* Exercise details *
Every line below from the one containing "int phi, cyc;" through the one containing "if ((int'(d) *" must be transcribed exactly. Omit all lines outside that stretch.

[Collection entries]
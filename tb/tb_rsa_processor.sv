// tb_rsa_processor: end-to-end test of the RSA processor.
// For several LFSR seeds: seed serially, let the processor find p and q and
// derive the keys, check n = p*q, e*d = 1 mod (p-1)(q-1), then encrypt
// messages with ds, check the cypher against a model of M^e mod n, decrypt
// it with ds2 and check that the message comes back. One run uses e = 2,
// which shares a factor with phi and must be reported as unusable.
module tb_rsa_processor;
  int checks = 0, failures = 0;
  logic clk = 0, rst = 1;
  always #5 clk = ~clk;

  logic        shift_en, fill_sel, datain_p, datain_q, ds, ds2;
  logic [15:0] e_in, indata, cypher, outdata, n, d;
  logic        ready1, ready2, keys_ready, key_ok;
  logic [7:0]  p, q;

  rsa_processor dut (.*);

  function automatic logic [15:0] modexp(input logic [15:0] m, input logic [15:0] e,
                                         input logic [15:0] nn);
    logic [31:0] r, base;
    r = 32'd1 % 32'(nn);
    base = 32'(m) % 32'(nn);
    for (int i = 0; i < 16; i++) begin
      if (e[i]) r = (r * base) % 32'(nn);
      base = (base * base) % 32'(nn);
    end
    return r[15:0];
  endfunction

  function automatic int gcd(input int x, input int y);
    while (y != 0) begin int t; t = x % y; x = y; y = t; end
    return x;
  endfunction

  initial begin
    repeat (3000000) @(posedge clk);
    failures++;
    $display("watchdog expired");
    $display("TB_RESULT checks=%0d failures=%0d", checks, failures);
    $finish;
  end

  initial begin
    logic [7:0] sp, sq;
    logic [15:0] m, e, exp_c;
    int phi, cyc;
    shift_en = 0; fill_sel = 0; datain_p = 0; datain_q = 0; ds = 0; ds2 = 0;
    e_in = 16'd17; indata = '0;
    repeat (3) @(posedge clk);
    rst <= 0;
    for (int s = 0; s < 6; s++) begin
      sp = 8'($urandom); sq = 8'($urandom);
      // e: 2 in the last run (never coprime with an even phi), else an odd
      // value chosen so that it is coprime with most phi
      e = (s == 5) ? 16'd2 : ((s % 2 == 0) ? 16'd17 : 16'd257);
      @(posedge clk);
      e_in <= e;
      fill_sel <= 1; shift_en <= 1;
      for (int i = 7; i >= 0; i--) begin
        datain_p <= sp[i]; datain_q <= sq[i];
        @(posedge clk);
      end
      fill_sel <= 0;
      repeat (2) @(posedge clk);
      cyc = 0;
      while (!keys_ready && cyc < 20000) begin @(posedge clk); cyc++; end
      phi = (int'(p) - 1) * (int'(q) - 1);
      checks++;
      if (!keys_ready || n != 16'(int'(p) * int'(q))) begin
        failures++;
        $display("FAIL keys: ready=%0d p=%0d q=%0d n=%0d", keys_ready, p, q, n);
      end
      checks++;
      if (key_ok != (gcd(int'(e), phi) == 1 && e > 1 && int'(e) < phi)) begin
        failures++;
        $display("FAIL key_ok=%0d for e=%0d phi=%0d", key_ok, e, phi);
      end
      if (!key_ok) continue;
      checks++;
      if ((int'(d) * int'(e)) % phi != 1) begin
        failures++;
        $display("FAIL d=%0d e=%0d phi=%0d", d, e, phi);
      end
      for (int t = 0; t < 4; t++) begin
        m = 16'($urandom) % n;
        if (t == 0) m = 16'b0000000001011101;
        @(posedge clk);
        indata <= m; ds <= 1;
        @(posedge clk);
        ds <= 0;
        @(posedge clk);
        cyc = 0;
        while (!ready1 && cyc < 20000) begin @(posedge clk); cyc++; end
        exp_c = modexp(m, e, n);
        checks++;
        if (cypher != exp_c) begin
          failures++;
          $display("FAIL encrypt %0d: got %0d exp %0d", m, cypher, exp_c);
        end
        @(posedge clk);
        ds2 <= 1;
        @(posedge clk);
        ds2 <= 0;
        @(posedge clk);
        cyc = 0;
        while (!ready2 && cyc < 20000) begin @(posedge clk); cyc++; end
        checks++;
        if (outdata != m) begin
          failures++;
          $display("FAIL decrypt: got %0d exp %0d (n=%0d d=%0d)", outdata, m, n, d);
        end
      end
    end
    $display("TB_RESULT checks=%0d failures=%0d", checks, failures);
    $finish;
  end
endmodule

* Your response *
    int phi, cyc;
    shift_en = 0; fill_sel = 0; datain_p = 0; datain_q = 0; ds = 0; ds2 = 0;
    e_in = 16'd17; indata = '0;
    repeat (3) @(posedge clk);
    rst <= 0;
    for (int s = 0; s < 6; s++) begin
      sp = 8'($urandom); sq = 8'($urandom);
      // e: 2 in the last run (never coprime with an even phi), else an odd
      // value chosen so that it is coprime with most phi
      e = (s == 5) ? 16'd2 : ((s % 2 == 0) ? 16'd17 : 16'd257);
      @(posedge clk);
      e_in <= e;
      fill_sel <= 1; shift_en <= 1;
      for (int i = 7; i >= 0; i--) begin
        datain_p <= sp[i]; datain_q <= sq[i];
        @(posedge clk);
      end
      fill_sel <= 0;
      repeat (2) @(posedge clk);
      cyc = 0;
      while (!keys_ready && cyc < 20000) begin @(posedge clk); cyc++; end
      phi = (int'(p) - 1) * (int'(q) - 1);
      checks++;
      if (!keys_ready || n != 16'(int'(p) * int'(q))) begin
        failures++;
        $display("FAIL keys: ready=%0d p=%0d q=%0d n=%0d", keys_ready, p, q, n);
      end
      checks++;
      if (key_ok != (gcd(int'(e), phi) == 1 && e > 1 && int'(e) < phi)) begin
        failures++;
        $display("FAIL key_ok=%0d for e=%0d phi=%0d", key_ok, e, phi);
      end
      if (!key_ok) continue;
      checks++;
      if ((int'(d) * int'(e)) % phi != 1) begin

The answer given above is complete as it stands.